Collective bargaining is a rule-making and decision-making procedure characterised by the direct, joint and exclusive involvement of workers’ representatives (unitary or trade union) and employers and/or their representatives, with a view to the conclusion of an agreement (usually a collective agreement).
It is based on the parties’ autonomy and is usually developed under legal (minimum) rules and the guidelines or criteria drawn up or accepted by the negotiating parties.
The normative nature of collective agreements, the most successful outcome of bargaining, justifies the fact that the latter must be subject to the provisions of the law, which recognises their legal validity.
In contrast to state regulations, collective bargaining is characterised by its dispersion: It takes place in different areas or bargaining units, delimited by functional criteria (professions, sectors of activity, etc.) and territorial criteria (State, autonomous communities, regions, counties, provinces or municipalities), and enables specific needs to be met that are difficult to regulate in a heteronomous manner by the public authorities.
The dispersion (and sometimes “atomisation”) of collective bargaining generates major articulation problems due to the abundance of collective agreements that seek to regulate the working conditions of employees in their different territorial and functional field and levels.
Its primary purpose is to create rules for disciplining working conditions, broadly understood. Still, it can and often is also used for many other purposes, such as the creation of channels of communication and participation between companies and their employees or between the representatives of one and the other. It can also facilitate the management of collective disputes.
The structure of collective bargaining is determined by the set of collective agreements, pacts and treats existing in a given industrial relations system and refers more specifically to the bargaining areas or units and their different levels, which means that issues of hierarchy, preference, complementarity relations and the articulation of agreements are part of the bargaining structure.
The structure is simple when a particular type of collective agreement dominates or prevails (company, branch of activity, inter-professional, etc.), and the other types of collective agreement are articulated around it. Conversely, it is complex when there is no clearly dominant bargaining unit. Still, several coexist (company and provincial, sectoral and occupational, etc.), which in turn may or may not be coordinated.
Coordination or articulation between agreements can be achieved by applying rules of hierarchy, which establish distinctions in rank between the different types of agreement, normally according to the size of the corresponding bargaining unit. This occurs by applying rules of delimitation and complementarity, which ensure an appropriate distribution of matters and functions between the different levels or units, and, finally, by applying rules of concurrence.
Unlike collective bargaining, the primary and ultimate aim of reaching an agreement or collective agreement, consultation is primarily aimed at bringing the parties into contact with each other to gather and exchange opinions, provide information or address a given issue jointly.
Consultation is a form of employee participation in the company and does not necessarily imply the opening of a negotiation process, but it can lead to it and the adoption of collective agreements; in many cases, consultation is only the first step in launching negotiations, becoming an instrument that is very close to negotiation and is situated at a stage before it.

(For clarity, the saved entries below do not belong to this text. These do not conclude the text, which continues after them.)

// aes_ref_pkg: plain byte-oriented AES-128 reference model for the testbenches.
//
// Written straight from the standard cipher and inverse cipher (FIPS-197),
// on a 128-bit block with byte 0 in bits 127:120. The S-box is built by the
// usual generator walk (p = p*3, q = q/3) rather than by field inversion, so
// that it shares no code with the design's CT-box generator.
package aes_ref_pkg;

  typedef logic [7:0] sbox_t [256];

  function automatic logic [7:0] ref_xt(input logic [7:0] a);
    return (a << 1) ^ (a[7] ? 8'h1b : 8'h00);
  endfunction

  function automatic logic [7:0] ref_mul(input logic [7:0] a, input logic [7:0] b);
    logic [7:0] r = 0;
    for (int i = 0; i < 8; i++) begin
      if (b[i]) r ^= a;
      a = ref_xt(a);
    end
    return r;
  endfunction

  function automatic sbox_t make_sbox();
    sbox_t s;
    logic [7:0] p = 1, q = 1, x;
    do begin
      p = p ^ (p << 1) ^ (p[7] ? 8'h1b : 8'h00);
      q ^= q << 1; q ^= q << 2; q ^= q << 4;
      if (q[7]) q ^= 8'h09;
      x = q ^ {q[6:0], q[7]} ^ {q[5:0], q[7:6]} ^ {q[4:0], q[7:5]} ^ {q[3:0], q[7:4]};
      s[p] = x ^ 8'h63;
    end while (p != 1);
    s[0] = 8'h63;
    return s;
  endfunction

  function automatic sbox_t invert(input sbox_t s);
    sbox_t r;
    for (int i = 0; i < 256; i++) r[s[i]] = 8'(i);
    return r;
  endfunction

  typedef logic [31:0] rk_t [44];

  function automatic rk_t expand(input logic [127:0] key);
    rk_t w;
    sbox_t s = make_sbox();
    logic [7:0] rc = 1;
    logic [31:0] t;
    for (int i = 0; i < 4; i++) w[i] = key[127-32*i -: 32];
    for (int i = 4; i < 44; i++) begin
      t = w[i-1];
      if (i % 4 == 0) begin
        t = {t[23:0], t[31:24]};
        t = {s[t[31:24]], s[t[23:16]], s[t[15:8]], s[t[7:0]]} ^ {rc, 24'h0};
        rc = ref_xt(rc);
      end
      w[i] = w[i-4] ^ t;
    end
    return w;
  endfunction

  function automatic logic [7:0] gb(input logic [127:0] st, input int i);
    return st[127-8*i -: 8];
  endfunction

  function automatic logic [127:0] encrypt(input logic [127:0] key, input logic [127:0] pt);
    rk_t w = expand(key);
    sbox_t s = make_sbox();
    logic [127:0] st, ns;
    logic [7:0] a0, a1, a2, a3;
    st = pt ^ {w[0], w[1], w[2], w[3]};
    for (int rd = 1; rd <= 10; rd++) begin
      for (int c = 0; c < 4; c++) begin
        a0 = s[gb(st, 4*c)];
        a1 = s[gb(st, 4*((c+1)%4) + 1)];
        a2 = s[gb(st, 4*((c+2)%4) + 2)];
        a3 = s[gb(st, 4*((c+3)%4) + 3)];
        if (rd < 10)
          ns[127-32*c -: 32] = {ref_mul(a0,2)^ref_mul(a1,3)^a2^a3,
                                a0^ref_mul(a1,2)^ref_mul(a2,3)^a3,
                                a0^a1^ref_mul(a2,2)^ref_mul(a3,3),
                                ref_mul(a0,3)^a1^a2^ref_mul(a3,2)};
        else
          ns[127-32*c -: 32] = {a0, a1, a2, a3};
      end
      st = ns ^ {w[4*rd], w[4*rd+1], w[4*rd+2], w[4*rd+3]};
    end
    return st;
  endfunction

  function automatic logic [127:0] decrypt(input logic [127:0] key, input logic [127:0] ct);
    rk_t w = expand(key);
    sbox_t si = invert(make_sbox());
    logic [127:0] st, ns;
    logic [7:0] a0, a1, a2, a3;
    st = ct ^ {w[40], w[41], w[42], w[43]};
    for (int rd = 9; rd >= 0; rd--) begin
      // inverse shift rows and inverse sub bytes
      for (int c = 0; c < 4; c++)
        ns[127-32*c -: 32] = {si[gb(st, 4*c)], si[gb(st, 4*((c+3)%4) + 1)],
                              si[gb(st, 4*((c+2)%4) + 2)], si[gb(st, 4*((c+1)%4) + 3)]};
      st = ns ^ {w[4*rd], w[4*rd+1], w[4*rd+2], w[4*rd+3]};
      if (rd > 0) begin
        for (int c = 0; c < 4; c++) begin
          a0 = gb(st, 4*c); a1 = gb(st, 4*c+1); a2 = gb(st, 4*c+2); a3 = gb(st, 4*c+3);
          ns[127-32*c -: 32] = {ref_mul(a0,14)^ref_mul(a1,11)^ref_mul(a2,13)^ref_mul(a3,9),
                                ref_mul(a0,9)^ref_mul(a1,14)^ref_mul(a2,11)^ref_mul(a3,13),
                                ref_mul(a0,13)^ref_mul(a1,9)^ref_mul(a2,14)^ref_mul(a3,11),
                                ref_mul(a0,11)^ref_mul(a1,13)^ref_mul(a2,9)^ref_mul(a3,14)};
        end
        st = ns;
      end
    end
    return st;
  endfunction

endpackage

Although concertation or social dialogue is very similar to collective bargaining and, like collective bargaining, aims to reach a collective agreement, it is clearly differentiated by the participation of the public authorities and the social partners (the most representative trade unions and the most representative employers’ associations).
The most perfect theoretical hypothesis is when the public authorities participate with the trade union representatives and employers’ organisations to develop communication channels on a tripartite basis. Still, social concertation often occurs with only one social partner (usually the trade unions).
Social concertation can take place at both national and regional level and has a wide range of content, ranging from major economic and social policy decisions to more specific, short-term issues such as industrial restructuring, restructuring of sectors, wage increases in the civil service or the creation of systems for the extrajudicial settlement of disputes.
In recent times, social concertation has been used to design future labour laws, or the reform of existing ones, agreeing on specific contents that can be finally approved, as has happened, by Parliament.
Inappropriately, the term social concertation is also used to refer to collective bargaining “at the top”, i.e., between the heads of trade unions and employers’ organisations, intending to establish general criteria for collective bargaining for development of labour relations.